Texto de Camila Fresca na Revista CONCERTO de abril de 2014
Sergei Rachmaninov nasceu em Semyonovo, noroeste da Rússia, no dia 1º de abril de 1873. De família nobre, os pais eram proprietários de terras e músicos amadores, e foi com a mãe que ele teve as primeiras aulas de piano. Com dificuldades econômicas, a família mudou-se para São Petersburgo, onde o jovem ingressou no Conservatório. Mais tarde, seguiu os estudos no Conservatório de Moscou, no qual recebeu uma sólida formação musical – aulas de piano com o rigoroso Nikolai Zverev e com Alexander Siloti (primo dele, que havia estudado com Liszt), contraponto com Sergei Taneyev e harmonia com Anton Arensky. Durante o tempo no Conservatório, ainda jovem, Rachmaninov participava dos domingos musicais promovidos por Zverev, o que lhe deu a oportunidade de fazer contatos importantes e ouvir uma grande variedade de música.

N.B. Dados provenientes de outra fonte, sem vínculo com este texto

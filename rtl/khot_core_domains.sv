// khot_core_domains: power-domain controller of the seven-stage, two-wide
// in-order evaluation core.
//
// The core's seven pipeline stages (F1 F2 D E M1 M2 WB; fetch and memory take
// two stages each) form five stage groups: fetch, decode, execute, memory and
// writeback. A group is active when any of its stages is on in the control
// vector. The core is split into twelve power domains: one always-on domain,
// seven state-holding domains (branch predictor, BTB, I-cache, D-cache, ITLB,
// DTLB, register file) and four logic domains (IFU, LSU, EXEU, MMU). A domain
// is enabled when any of the groups that use it is active (OR of its enablers,
// ENABLERS[d]). An enabled domain runs at nominal voltage with its clock on.
// A disabled state domain drops to data retention voltage (or stays at nominal
// voltage when drv_en is low); a disabled logic domain is power gated (or, with
// cg_mode high, kept powered and only clock gated).
//
// Power-gating latency: with PG_LAT = L > 0 a domain must be asked to power up
// L cycles before it is needed, and a domain that would be needed again within
// 2L cycles of going idle is kept on. Because the control vector rotates, its
// future values are known: the request looks at the vector rotated by
// 0..2L places. lookahead_vec must be a superset of every future vector within
// that window (the vector ORed with a pending switch target is one).
//
// Interface: cv is the N-bit control vector (bits 6..0 = F1 ... WB);
// outputs are per domain, indexed by khot_pkg::domain_e. Combinational except
// for one request flop per domain used when PG_LAT > 0.
// From the source technique: the twelve domains, their three behaviours, OR of
// enablers, DRV for idle state domains, the clock-gating variant and the
// keep-on rule for latency. This design's choice: the stage groups that enable
// each domain (ENABLERS), since the technique gives that mapping only as a
// figure; execute and writeback both enabling the execution unit follows the
// text.
module khot_core_domains
  import khot_pkg::*;
#(
  parameter int unsigned N      = 7,     // control vector bits (>= 7)
  parameter int unsigned PG_LAT = 0,     // power-gating turn-on/off latency, cycles
  // enabling groups per domain, bit = group_e {WB, MEM, EXE, DEC, FETCH}
  parameter logic [NUM_DOMAINS-1:0][NUM_GROUPS-1:0] ENABLERS = '{
    5'b01001,   // D_MMU      : fetch, memory
    5'b10100,   // D_EXEU     : execute, writeback
    5'b01000,   // D_LSU      : memory
    5'b00011,   // D_IFU      : fetch, decode
    5'b10010,   // D_RF       : decode (read), writeback (write)
    5'b01000,   // D_DTLB     : memory
    5'b00001,   // D_ITLB     : fetch
    5'b01000,   // D_DCACHE   : memory
    5'b00001,   // D_ICACHE   : fetch
    5'b00101,   // D_BTB      : fetch, execute
    5'b00101,   // D_BP       : fetch (predict), execute (update)
    5'b00000    // D_ALWAYS_ON: none
  }
) (
  input  logic                              clk,
  input  logic                              rst_n,
  input  logic [N-1:0]                      cv,             // current control vector
  input  logic [N-1:0]                      lookahead_vec,  // superset of future vectors
  input  logic                              drv_en,         // idle state domains at DRV
  input  logic                              cg_mode,        // clock-gate logic domains only
  output logic [NUM_GROUPS-1:0]             group_on,       // active stage groups
  output pwr_mode_e [NUM_DOMAINS-1:0]       pwr_mode,       // requested power per domain
  output logic [NUM_DOMAINS-1:0]            clk_en          // clock enable per domain
);

  localparam int unsigned WIN = 2 * PG_LAT;

  function automatic dom_class_e dclass(input int unsigned d);
    if (d == int'(D_ALWAYS_ON)) return DC_ALWAYS;
    if (d >= int'(D_IFU))       return DC_LOGIC;
    return DC_STATE;
  endfunction

  function automatic logic [NUM_GROUPS-1:0] groups(input logic [N-1:0] v);
    logic [NUM_GROUPS-1:0] g;
    g[G_FETCH] = v[6] | v[5];
    g[G_DEC]   = v[4];
    g[G_EXE]   = v[3];
    g[G_MEM]   = v[2] | v[1];
    g[G_WB]    = v[0];
    return g;
  endfunction

  // group activity j cycles ahead, j = 0 uses the current vector
  logic [WIN:0][NUM_GROUPS-1:0]   g_ahead;
  logic [NUM_DOMAINS-1:0]         need_now, need_soon, need_win, req, req_q;

  always_comb begin
    logic [N-1:0] v;
    g_ahead[0] = groups(cv);
    v = lookahead_vec;
    for (int j = 1; j <= WIN; j++) begin
      v = {v[0], v[N-1:1]};
      g_ahead[j] = groups(v);
    end
    for (int d = 0; d < NUM_DOMAINS; d++) begin
      need_now[d]  = |(g_ahead[0] & ENABLERS[d]);
      need_soon[d] = 1'b0;
      need_win[d]  = 1'b0;
      for (int j = 0; j <= WIN; j++) begin
        if (j <= PG_LAT) need_soon[d] |= |(g_ahead[j] & ENABLERS[d]);
        need_win[d] |= |(g_ahead[j] & ENABLERS[d]);
      end
      req[d] = need_soon[d] | (req_q[d] & need_win[d]);
    end
  end

  always_ff @(posedge clk) begin
    if (!rst_n) req_q <= '1;
    else        req_q <= req;
  end

  always_comb begin
    for (int d = 0; d < NUM_DOMAINS; d++) begin
      unique case (dclass(d))
        DC_ALWAYS: begin
          pwr_mode[d] = PM_ON;
          clk_en[d]   = 1'b1;
        end
        DC_STATE: begin
          pwr_mode[d] = (req[d] || !drv_en) ? PM_ON : PM_DRV;
          clk_en[d]   = need_now[d];
        end
        default: begin
          pwr_mode[d] = (req[d] || cg_mode) ? PM_ON : PM_OFF;
          clk_en[d]   = need_now[d];
        end
      endcase
    end
  end

  assign group_on = g_ahead[0];

  initial assert (N >= 7) else $error("khot_core_domains: need N >= 7");

endmodule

Em seus estudos, Rachmaninov demonstrava grande talento para a composição, sendo estimulado pessoalmente por Tchaikovsky. Um ano após se formar em piano, recebeu a medalha de ouro do Conservatório pela ópera em um ato Aleko, de 1892. E em 1891, com apenas 18 anos, ele terminou o primeiro concerto para piano, além de diversas outras peças para o instrumento, incluindo o Prelúdio em dó sustenido menor, que logo se tornou bastante popular.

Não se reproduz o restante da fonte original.